On the last full day of his life Archbishop Romero celebrated mass at the Cathedral of San Salvador and ended his homily (a sermon ordinarily based on the day’s Gospel reading) with impassioned words that were an indictment, plea and command:
“I would like to make an appeal in a special way to the men of the army, to the police, to those in the barracks. Brothers, you are part of our own people. You kill your own campesino brothers and sisters. And before an order to kill that a man may give, the law of God must prevail that says: Thou shalt not kill! No soldier is obliged to obey an order against the law of God.

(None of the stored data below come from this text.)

// tcam_and: bitwise AND of N vectors of WIDTH bits.
//
// Used twice per layer. With WIDTH = 1 it is the "1-bit ANDing" of the BPT
// hits, whose output enables the APT address generators: a search goes on
// only if every vertical partition holds its slice of the key. With WIDTH
// = K it is the "K-bit ANDing" of the APT rows, whose output has a 1 for
// every stored word that matches the whole key. Combinational.
module tcam_and #(
  parameter int unsigned N     = 2,
  parameter int unsigned WIDTH = 4
) (
  input  logic [N-1:0][WIDTH-1:0] in,
  output logic [WIDTH-1:0]        out
);

  always_comb begin
    out = '1;
    for (int unsigned i = 0; i < N; i++) out &= in[i];
  end

endmodule
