// tb_tcam_and: exhaustive check of the AND combiner, 1-bit and 4-bit wide.
module tb_tcam_and;
  int checks = 0, failures = 0;
  logic [2:0]       in1;
  logic             out1;
  logic [1:0][3:0]  in4;
  logic [3:0]       out4;

  tcam_and #(.N(3), .WIDTH(1)) dut1 (.in(in1), .out(out1));
  tcam_and #(.N(2), .WIDTH(4)) dut4 (.in(in4), .out(out4));

  initial begin
    for (int i = 0; i < 8; i++) begin
      in1 = 3'(i);
      #1;
      checks++;
      if (out1 !== (i == 7)) begin failures++; $display("FAIL 1-bit in=%b out=%b", in1, out1); end
    end
    for (int i = 0; i < 256; i++) begin
      in4 = 8'(i);
      #1;
      checks++;
      if (out4 !== (4'(i) & 4'(i >> 4))) begin failures++; $display("FAIL 4-bit in=%h out=%b", in4, out4); end
    end
    $display("TB_RESULT checks=%0d failures=%0d", checks, failures);
    $finish;
  end

  initial begin
    #100000;
    failures++;
    $display("TB_RESULT checks=%0d failures=%0d", checks, failures);
    $finish;
  end
endmodule
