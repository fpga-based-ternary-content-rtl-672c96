// tcam_apt: Address Position Table of one vertical partition.
//
// The APT has 2^w rows of K bits, K being the number of stored words it
// covers. Row r belongs to the r-th sub-word value (in ascending order)
// that is present in this partition; bit j of the row is 1 when stored word
// j matches that sub-word value, don't care bits included. Rows are packed:
// only as many rows are used as there are distinct values present, which
// is why the address comes from the APTAG rather than from the sub-word.
//
// Read is combinational (asynchronous RAM) and returns all zeros when en is
// low, so a partition whose BPT missed the key contributes no match. Write
// is one row per clock. Size 2^w x K follows the source design; gating the
// output with en is this design's choice.
module tcam_apt #(
  parameter int unsigned SUB_WIDTH = 4,  // w
  parameter int unsigned DEPTH     = 4,  // K: stored words covered
  localparam int unsigned ROWS     = 1 << SUB_WIDTH
) (
  input  logic                  clk,
  // update port
  input  logic                  we,
  input  logic [SUB_WIDTH-1:0]  waddr,
  input  logic [DEPTH-1:0]      wdata,
  // search port
  input  logic [SUB_WIDTH-1:0]  raddr,
  input  logic                  en,
  output logic [DEPTH-1:0]      rdata
);

  logic [DEPTH-1:0] mem [ROWS];

  always_ff @(posedge clk) begin
    if (we) mem[waddr] <= wdata;
  end

  assign rdata = en ? mem[raddr] : '0;

endmodule
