// tb_tcam_apt: fills a 16 x 4 APT with random rows, reads every row with
// the enable high (row returned) and low (all zeros).
module tb_tcam_apt;
  int checks = 0, failures = 0;
  logic       clk = 0;
  logic       we;
  logic [3:0] waddr, raddr;
  logic [3:0] wdata, rdata;
  logic       en;
  logic [3:0] model [16];

  always #5 clk = ~clk;

  tcam_apt #(.SUB_WIDTH(4), .DEPTH(4)) dut (.clk, .we, .waddr, .wdata, .raddr, .en, .rdata);

  initial begin
    we = 0; waddr = 0; wdata = 0; raddr = 0; en = 0;
    for (int pass = 0; pass < 4; pass++) begin
      for (int r = 0; r < 16; r++) begin
        model[r] = 4'($urandom());
        @(negedge clk);
        we = 1; waddr = 4'(r); wdata = model[r];
      end
      @(negedge clk);
      we = 0;
      for (int r = 0; r < 16; r++) begin
        for (int e = 0; e < 2; e++) begin
          raddr = 4'(r); en = e[0];
          #1;
          checks++;
          if (rdata !== (e ? model[r] : 4'b0)) begin
            failures++;
            $display("FAIL r=%0d en=%0d rdata=%b exp=%b", r, e, rdata, model[r]);
          end
        end
      end
    end
    $display("TB_RESULT checks=%0d failures=%0d", checks, failures);
    $finish;
  end

  initial begin
    repeat (10000) @(posedge clk);
    failures++;
    $display("TB_RESULT checks=%0d failures=%0d", checks, failures);
    $finish;
  end
endmodule
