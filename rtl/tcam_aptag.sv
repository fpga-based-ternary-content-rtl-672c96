// tcam_aptag: APT Address Generator of one vertical partition.
//
// A 1's counter counts the 1 bits of the selected BPT row from bit 0 up to
// and including the bit named by the BPI; an adder adds that count to the
// row's Last Index. The sum is the APT address (APTA) of the sub-word: its
// rank among all sub-word values present in this partition. The structure
// (1's counter feeding an adder with the LI) follows the source design.
//
// The block is combinational. When en is low (some partition missed the
// key) apta_valid is low and apta is forced to zero; gating the address
// with the enable is this design's reading of the enable arrow into the
// APTAGs.
module tcam_aptag #(
  parameter int unsigned SUB_WIDTH = 4,  // w
  parameter int unsigned BPI_BITS  = 2,  // p
  localparam int unsigned ROW_BITS = 1 << BPI_BITS
) (
  input  logic [ROW_BITS-1:0]       row_bits,
  input  logic signed [SUB_WIDTH:0] row_li,
  input  logic [BPI_BITS-1:0]       bpi,
  input  logic                      en,
  output logic [SUB_WIDTH-1:0]      apta,
  output logic                      apta_valid
);

  logic [BPI_BITS:0]         ones;  // 0 .. 2^p
  logic signed [SUB_WIDTH:0] sum;

  always_comb begin
    ones = '0;
    for (int unsigned i = 0; i < ROW_BITS; i++)
      if (i <= 32'(bpi) && row_bits[i]) ones = ones + 1'b1;
    // the sum of a present value is its rank, 0 .. 2^w-1, so the sign bit
    // of the sum is not needed
    sum        = row_li + $signed({{(SUB_WIDTH - BPI_BITS){1'b0}}, ones});
    apta_valid = en;
    apta       = en ? sum[SUB_WIDTH-1:0] : '0;
  end

endmodule
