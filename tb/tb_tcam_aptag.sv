// tb_tcam_aptag: exhaustive check of the APT address generator for w=4,
// p=2: every row pattern, BPI, enable and Last Index from -1 to 11.
module tb_tcam_aptag;
  int checks = 0, failures = 0;
  logic [3:0]        row_bits;
  logic signed [4:0] row_li;
  logic [1:0]        bpi;
  logic              en;
  logic [3:0]        apta;
  logic              apta_valid;

  tcam_aptag #(.SUB_WIDTH(4), .BPI_BITS(2)) dut (.row_bits, .row_li, .bpi, .en, .apta, .apta_valid);

  initial begin
    for (int r = 0; r < 16; r++)
      for (int b = 0; b < 4; b++)
        for (int li = -1; li < 12; li++)
          for (int e = 0; e < 2; e++) begin
            int ones, exp_a;
            row_bits = 4'(r); bpi = 2'(b); row_li = 5'(li); en = e[0];
            #1;
            ones = 0;
            for (int i = 0; i <= b; i++) if ((r >> i) & 1) ones++;
            exp_a = e ? (li + ones) & 15 : 0;
            checks++;
            if (apta_valid !== e[0] || apta !== 4'(exp_a)) begin
              failures++;
              $display("FAIL row=%b bpi=%0d li=%0d en=%0d apta=%0d exp=%0d", row_bits, b, li, e, apta, exp_a);
            end
          end
    $display("TB_RESULT checks=%0d failures=%0d", checks, failures);
    $finish;
  end

  initial begin
    #1000000;
    failures++;
    $display("TB_RESULT checks=%0d failures=%0d", checks, failures);
    $finish;
  end
endmodule
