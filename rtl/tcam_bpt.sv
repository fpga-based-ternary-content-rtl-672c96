// tcam_bpt: Bit Position Table of one vertical partition.
//
// The BPT holds one bit for every binary value a w-bit sub-word can take
// (2^w bits). A bit is 1 when at least one stored TCAM word, with its don't
// care bits expanded, has that value in this partition. The 2^w bits are
// grouped in 2^(w-p) rows of 2^p bits, and every row carries a Last Index
// (LI): the number of 1 bits in all lower rows, minus one, as a signed
// (w+1)-bit value. A row whose lower rows are empty therefore has LI = -1.
//
// Search: the high w-p bits of the sub-word (BPTA) select a row, the low p
// bits (BPI) select a bit in it. The row, its LI, the BPI and the selected
// bit (hit) are driven combinationally, as from an asynchronous-read RAM.
// Update: one full row (bits and LI) is written per clock when we is high.
//
// Row grouping, LI width and the -1 starting value follow the source design.
// The memory has no reset; the mapping controller rewrites every row before
// the table is used.
module tcam_bpt #(
  parameter int unsigned SUB_WIDTH = 4,  // w
  parameter int unsigned BPI_BITS  = 2,  // p
  localparam int unsigned ROW_BITS = 1 << BPI_BITS,
  localparam int unsigned ROWS     = 1 << (SUB_WIDTH - BPI_BITS),
  localparam int unsigned RA_BITS  = SUB_WIDTH - BPI_BITS
) (
  input  logic                        clk,
  // update port
  input  logic                        we,
  input  logic [RA_BITS-1:0]          waddr,
  input  logic [ROW_BITS-1:0]         wbits,
  input  logic signed [SUB_WIDTH:0]   wli,
  // search port
  input  logic [SUB_WIDTH-1:0]        subword,
  output logic [ROW_BITS-1:0]         row_bits,
  output logic signed [SUB_WIDTH:0]   row_li,
  output logic [BPI_BITS-1:0]         bpi,
  output logic                        hit
);

  logic [ROW_BITS-1:0]        bits_mem [ROWS];
  logic signed [SUB_WIDTH:0]  li_mem   [ROWS];

  always_ff @(posedge clk) begin
    if (we) begin
      bits_mem[waddr] <= wbits;
      li_mem[waddr]   <= wli;
    end
  end

  logic [RA_BITS-1:0] bpta;
  always_comb begin
    bpta     = subword[SUB_WIDTH-1:BPI_BITS];
    bpi      = subword[BPI_BITS-1:0];
    row_bits = bits_mem[bpta];
    row_li   = li_mem[bpta];
    hit      = row_bits[bpi];
  end

endmodule
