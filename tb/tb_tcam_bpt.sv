// tb_tcam_bpt: writes random rows and Last Indexes into a w=4, p=2 BPT,
// then reads every sub-word value and checks row, LI, BPI and hit bit.
module tb_tcam_bpt;
  int checks = 0, failures = 0;
  logic              clk = 0;
  logic              we;
  logic [1:0]        waddr;
  logic [3:0]        wbits;
  logic signed [4:0] wli;
  logic [3:0]        subword;
  logic [3:0]        row_bits;
  logic signed [4:0] row_li;
  logic [1:0]        bpi;
  logic              hit;
  logic [3:0]        exp_bits [4];
  logic [4:0]        exp_li   [4];

  always #5 clk = ~clk;

  tcam_bpt #(.SUB_WIDTH(4), .BPI_BITS(2)) dut (.clk, .we, .waddr, .wbits, .wli,
                                               .subword, .row_bits, .row_li, .bpi, .hit);

  initial begin
    we = 0; waddr = 0; wbits = 0; wli = 0; subword = 0;
    for (int pass = 0; pass < 8; pass++) begin
      for (int r = 0; r < 4; r++) begin
        exp_bits[r] = 4'($urandom());
        exp_li[r]   = 5'($urandom_range(0, 16) - 1);
        @(negedge clk);
        we = 1; waddr = 2'(r); wbits = exp_bits[r]; wli = exp_li[r];
      end
      @(negedge clk);
      we = 0;
      for (int s = 0; s < 16; s++) begin
        subword = 4'(s);
        #1;
        checks++;
        if (row_bits !== exp_bits[s >> 2] || row_li !== exp_li[s >> 2] ||
            bpi !== 2'(s) || hit !== exp_bits[s >> 2][s & 3]) begin
          failures++;
          $display("FAIL s=%0d row=%b li=%0d hit=%b", s, row_bits, row_li, hit);
        end
      end
    end
    $display("TB_RESULT checks=%0d failures=%0d", checks, failures);
    $finish;
  end

  initial begin
    repeat (10000) @(posedge clk);
    failures++;
    $display("TB_RESULT checks=%0d failures=%0d", checks, failures);
    $finish;
  end
endmodule
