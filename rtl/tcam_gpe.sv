// tcam_gpe: global priority encoder over horizontal layers.
//
// In the hybrid-partitioned organisation the stored words are spread over
// NUM_LAYERS layers, layer l holding addresses l*DEPTH .. l*DEPTH+DEPTH-1,
// and each layer's LPE reports a local match and address. The GPE picks the
// lowest-numbered layer that matches and forms the global address
// layer*DEPTH + local address. Lowest layer first
// is this design's choice, consistent with the LPE. Combinational.
module tcam_gpe #(
  parameter int unsigned NUM_LAYERS = 2,
  parameter int unsigned DEPTH      = 2,   // words per layer
  localparam int unsigned LBITS     = (DEPTH > 1) ? $clog2(DEPTH) : 1,
  localparam int unsigned GBITS     = $clog2(NUM_LAYERS * DEPTH) > 0 ? $clog2(NUM_LAYERS * DEPTH) : 1
) (
  input  logic [NUM_LAYERS-1:0]            layer_match,
  input  logic [NUM_LAYERS-1:0][LBITS-1:0] layer_addr,
  output logic                             match,
  output logic [GBITS-1:0]                 addr
);

  always_comb begin
    match = 1'b0;
    addr  = '0;
    for (int l = NUM_LAYERS - 1; l >= 0; l--) begin
      if (layer_match[l]) begin
        match = 1'b1;
        addr  = GBITS'(l * DEPTH) + GBITS'(layer_addr[l]);
      end
    end
  end

endmodule
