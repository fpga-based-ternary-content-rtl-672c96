// tb_tcam_gpe: exhaustive check of the global priority encoder, 4 layers of
// 2 words: the lowest matching layer wins and the address is layer*2+local.
module tb_tcam_gpe;
  int checks = 0, failures = 0;
  logic [3:0]      layer_match;
  logic [3:0][0:0] layer_addr;
  logic            match;
  logic [2:0]      addr;

  tcam_gpe #(.NUM_LAYERS(4), .DEPTH(2)) dut (.layer_match, .layer_addr, .match, .addr);

  initial begin
    for (int i = 0; i < 256; i++) begin
      int exp_a;
      layer_match = 4'(i);
      layer_addr  = 4'(i >> 4);
      #1;
      exp_a = -1;
      for (int l = 3; l >= 0; l--) if (layer_match[l]) exp_a = l * 2 + int'(layer_addr[l]);
      checks++;
      if (match !== (exp_a >= 0) || (exp_a >= 0 && addr !== 3'(exp_a))) begin
        failures++;
        $display("FAIL m=%b a=%b -> match=%b addr=%0d exp=%0d", layer_match, layer_addr, match, addr, exp_a);
      end
    end
    $display("TB_RESULT checks=%0d failures=%0d", checks, failures);
    $finish;
  end

  initial begin
    #100000;
    failures++;
    $display("TB_RESULT checks=%0d failures=%0d", checks, failures);
    $finish;
  end
endmodule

“No one has to fulfill an immoral law. It is time to recover your consciences and to obey your consciences rather than the orders of sin. The church, defender of the rights of God, of the law of God, of human dignity, the dignity of the person, cannot remain silent before such abomination. We want the government to take seriously that reforms are worth nothing when they come about stained with so much blood. In the name of God, and in the name of this suffering people whose laments rise to heaven each day more tumultuously, I beg you, I ask you, I order you in the name of God: Stop the repression!” 
The following evening he said mass at the small chapel of the Divine Providence cancer hospital. During the most solemn segment of the Catholic service, the liturgy of the Eucharist, the officiating priest consecrates and elevates in turn the communion wafer and wine.
As he lifts first the host, then the chalice, he utters an account of Jesus at the Last Supper:
“Before he was given up to death, a death he freely accepted, he took bread and gave you thanks. He broke the bread, gave it to his disciples, and said: Take this, all of you, and eat it; this is my body which will be given up for you.
“When the supper was ended, he took the cup. Again he gave you thanks and praise, gave the cup to his disciples, and said:
“Take this, all of you, and drink from it; this is the cup of my blood, the blood of the new and everlasting covenant. It will be shed for you and for all so that sins may be forgiven. Do this in memory of me.”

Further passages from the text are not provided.